而如今,他刘瑾输了,一败涂地。
他斗过曾毅,也是输了,斗不过曾毅,还是输了。
“曾大人。”
刘瑾突然咧嘴,脸上带着一丝的笑意,这一声曾大人,三个字,是刘瑾发自肺腑喊出来的。
就如同当年他对曾毅只有崇拜的时候,那个时候叫出的这三个字一模一样。
“是老奴有了不该有的心思啊。”
刘瑾神情似笑非笑:“曾大人您高明,老奴比不过您啊。”
刘瑾这话,虽然带着一丝的哽咽,可,却是实话,时至如今,刘瑾岂能还不明白曾毅对付他的法子?
原本,刘瑾一直防着曾毅要怎么对付他,还在那一直布局,小心防备。
可,谁能想到,曾毅剑走偏锋,直接以最了当的方法来对付他刘瑾。
把事情经过告诉正德,这是最为直接的法子,也是最让刘瑾害怕的法子,曾毅此法,可以说是釜底抽薪,直接断了刘瑾的后路。
如今的刘瑾,左右,都是个输字了。
而曾毅,却是赢了,不管如何,曾毅已经赢了,甚至,拿着他刘瑾当垫脚石了。
曾毅丝毫不欺瞒皇帝,这和他刘瑾比起来,正德会如何想,会如何做?
换成任何一个普通人,面对这种情况,怕都是会做出很正常的选择的。
而刚才正德的话,其实已经告诉刘瑾他的选择了。
看在刘瑾伺候他多年的份上,这事情,正德不插手,就当不知道,就当没发生过,他刘瑾以前干嘛,以后还干嘛。
但是,曾毅在对付他刘瑾,正德不会管了,那就看他刘瑾自己的能耐了。
若是他刘瑾有能耐,能躲过去,那他正德不管,可,若是他刘瑾没能耐,被曾毅给算计了,那,他正德还是不管。
这场恩怨,由他们两个自行解决。
这,其实已经是宣判了结果,刘瑾对曾毅,岂有胜算?没了皇帝的庇护,刘瑾不认为他有胜算。

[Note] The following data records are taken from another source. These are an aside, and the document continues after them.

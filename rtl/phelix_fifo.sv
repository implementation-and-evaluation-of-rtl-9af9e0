// Feedback FIFO of the Phelix calculation block: four 32-bit words.
//
// Phelix adds to the keystream of block i the Z4 word that started block i-4.
// The FIFO holds Z4 of the four previous blocks. Its oldest entry (Z4 of
// block i-4) is always visible on rd_data; at the end of block i a shift
// (push) drops that oldest word and inserts the Z4 of block i. Because the
// oldest word is read out before the new word is written, four registers
// are enough, as in the core description. A synchronous clear sets all four
// words to zero, which is the start value Phelix prescribes for the
// feedback words of the first four init blocks.
//
// Interface: clear has priority over push. rd_data is combinational from
// the registers. Asynchronous active-low reset clears the contents.
module phelix_fifo
  import phelix_pkg::*;
#(
  parameter int unsigned DEPTH = 4
) (
  input  logic  clk,
  input  logic  rst_n,
  input  logic  clear,
  input  logic  push,
  input  word_t wr_data,
  output word_t rd_data
);

  word_t mem [DEPTH];

  always_ff @(posedge clk or negedge rst_n) begin
    if (!rst_n) begin
      for (int k = 0; k < DEPTH; k++) mem[k] <= '0;
    end else if (clear) begin
      for (int k = 0; k < DEPTH; k++) mem[k] <= '0;
    end else if (push) begin
      // mem[DEPTH-1] is the oldest word; shift towards it.
      for (int k = DEPTH - 1; k > 0; k--) mem[k] <= mem[k-1];
      mem[0] <= wr_data;
    end
  end

  assign rd_data = mem[DEPTH-1];

endmodule
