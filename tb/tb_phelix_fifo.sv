// Testbench for phelix_fifo: random pushes and clears against a queue model.
// Checks that the visible word is always the one pushed four pushes ago (0
// after a clear or reset) and that nothing changes without push.
module tb_phelix_fifo;
  import phelix_pkg::*;

  logic  clk = 0, rst_n = 0, clear = 0, push = 0;
  word_t wr_data = '0, rd_data;
  int checks = 0, failures = 0;
  word_t model [4];   // model[3] = oldest

  phelix_fifo dut (.*);

  always #5 clk = ~clk;

  initial begin
    repeat (20000) @(posedge clk);
    failures++;
    $display("TB_RESULT checks=%0d failures=%0d", checks, failures);
    $finish;
  end

  task automatic check_out(string what);
    checks++;
    if (rd_data !== model[3]) begin
      failures++;
      $display("FAIL %s: rd_data=%08h expected %08h", what, rd_data, model[3]);
    end
  endtask

  initial begin
    for (int k = 0; k < 4; k++) model[k] = '0;
    repeat (2) @(negedge clk);
    rst_n = 1;
    @(negedge clk);
    check_out("after reset");
    for (int t = 0; t < 2000; t++) begin
      int r;
      r = $urandom_range(0, 99);
      clear   = (r < 3);
      push    = (r >= 3 && r < 70);
      wr_data = $urandom;
      @(negedge clk);
      if (clear) begin
        for (int k = 0; k < 4; k++) model[k] = '0;
      end else if (push) begin
        model[3] = model[2]; model[2] = model[1]; model[1] = model[0]; model[0] = wr_data;
      end
      check_out("random");
    end
    // four known pushes, then the first must appear
    clear = 0; push = 1;
    for (int k = 0; k < 4; k++) begin
      wr_data = 32'h1000_0000 + k;
      @(negedge clk);
    end
    push = 0;
    checks++;
    if (rd_data !== 32'h1000_0000) begin failures++; $display("FAIL order: %08h", rd_data); end
    $display("TB_RESULT checks=%0d failures=%0d", checks, failures);
    $finish;
  end
endmodule
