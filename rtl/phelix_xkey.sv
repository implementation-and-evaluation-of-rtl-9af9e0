// Phelix block key-word generator (combinational).
//
// For block number i Phelix uses two key words:
//   X(i,0) = K[i mod 8]
//   X(i,1) = K[(i+4) mod 8] + N[i mod 8] + X'(i) + i + 8      (mod 2^32)
//   X'(i)  = floor((i+8) / 2^31)  if i mod 4 = 3
//          = 4 * l(U)              if i mod 4 = 1
//          = 0                     otherwise
// K[0..7] is the working key after key mixing, N[0..7] the expanded nonce and
// l(U) the raw key length in bytes. The first init block has i = -8, so this
// module takes the non-negative count j = i + 8 (blk) instead of i: since 8
// is a multiple of 4 and of 8, i mod 4 = j mod 4 and i mod 8 = j mod 8.
// The formula is that of the Phelix definition; the counter width CNT_W
// (64 bits, for messages of up to 2^64 bytes) and the combinational form are
// this design's choices.
module phelix_xkey
  import phelix_pkg::*;
#(
  parameter int unsigned KEY_BYTES = KEY_BYTES_DEFAULT,
  parameter int unsigned CNT_W     = 64
) (
  input  word_t            key   [8],
  input  word_t            nonce [8],
  input  logic [CNT_W-1:0] blk,
  output word_t            x0,
  output word_t            x1
);

  localparam word_t FOUR_LU = word_t'(4 * KEY_BYTES);

  word_t            blk_hi;
  word_t            xprime;
  logic [2:0]       idx, idx4;

  assign blk_hi = word_t'(blk >> 31);
  assign idx    = blk[2:0];
  assign idx4   = blk[2:0] + 3'd4;

  always_comb begin
    unique case (blk[1:0])
      2'd3:    xprime = blk_hi;
      2'd1:    xprime = FOUR_LU;
      default: xprime = '0;
    endcase
  end

  assign x0 = key[idx];
  assign x1 = key[idx4] + nonce[idx] + xprime + blk[31:0];

endmodule
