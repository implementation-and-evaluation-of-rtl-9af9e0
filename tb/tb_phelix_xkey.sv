// Testbench for phelix_xkey: random working keys, nonces and block counts
// (small ones and ones above 2^31, where the carry term floor((i+8)/2^31)
// matters) compared with the reference key-word formula.
module tb_phelix_xkey;
  import phelix_pkg::*;
  import phelix_ref_pkg::*;

  word_t       key [8], nonce [8];
  logic [63:0] blk;
  word_t       x0, x1;
  int checks = 0, failures = 0;
  int seen_mod [4];

  phelix_xkey dut (.key(key), .nonce(nonce), .blk(blk), .x0(x0), .x1(x1));

  initial begin
    #100000;
    failures++;
    $display("TB_RESULT checks=%0d failures=%0d", checks, failures);
    $finish;
  end

  initial begin
    w32_t e0, e1;
    w32_t kw [8], n8 [8];
    for (int k = 0; k < 4; k++) seen_mod[k] = 0;
    for (int t = 0; t < 3000; t++) begin
      for (int k = 0; k < 8; k++) begin
        key[k] = $urandom; nonce[k] = $urandom;
        kw[k] = key[k]; n8[k] = nonce[k];
      end
      case (t % 3)
        0: blk = 64'($urandom_range(0, 40));
        1: blk = {32'd0, $urandom};
        default: blk = {$urandom, $urandom};
      endcase
      #1;
      ref_xkey(kw, n8, blk, 32, e0, e1);
      seen_mod[blk[1:0]]++;
      checks++;
      if (x0 !== e0 || x1 !== e1) begin
        failures++;
        if (failures < 10)
          $display("FAIL blk=%0h x0=%08h/%08h x1=%08h/%08h", blk, x0, e0, x1, e1);
      end
    end
    // one hand-worked value: blk = 1 (i = -7, i mod 4 = 1), all key/nonce 0
    for (int k = 0; k < 8; k++) begin key[k] = '0; nonce[k] = '0; end
    key[1] = 32'h11; key[5] = 32'h100; nonce[1] = 32'h5;
    blk = 64'd1;
    #1;
    checks++;
    // x0 = K1, x1 = K5 + N1 + 4*32 + 1 = 0x100 + 5 + 0x80 + 1
    if (x0 !== 32'h11 || x1 !== 32'h186) begin
      failures++; $display("FAIL hand value x0=%08h x1=%08h", x0, x1);
    end
    for (int k = 0; k < 4; k++) begin
      checks++;
      if (seen_mod[k] == 0) begin failures++; $display("FAIL never saw blk mod 4 = %0d", k); end
    end
    $display("TB_RESULT checks=%0d failures=%0d", checks, failures);
    $finish;
  end
endmodule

这,其实就是曾毅的高明之处了,原本,这事情,曾毅已经布局好了,他不出面,这事情,牵扯不到他身上。
可是,最终,曾毅还是选择了另外一个法子,原计划不变,但是,之前的事情,曾毅选择了告诉正德。
而且,还是原原本本的告诉了正德。
这,让正德为难,可,同时,却也明知道曾毅要找刘瑾算账,但是,无法阻拦,甚至,心里对曾毅更加的信任。
这才是曾毅最为高明的地方,有些事情,未必会瞒得住,而且事关重大,既然如此,那不妨不隐瞒,这么做,指不定,会有意外的惊喜。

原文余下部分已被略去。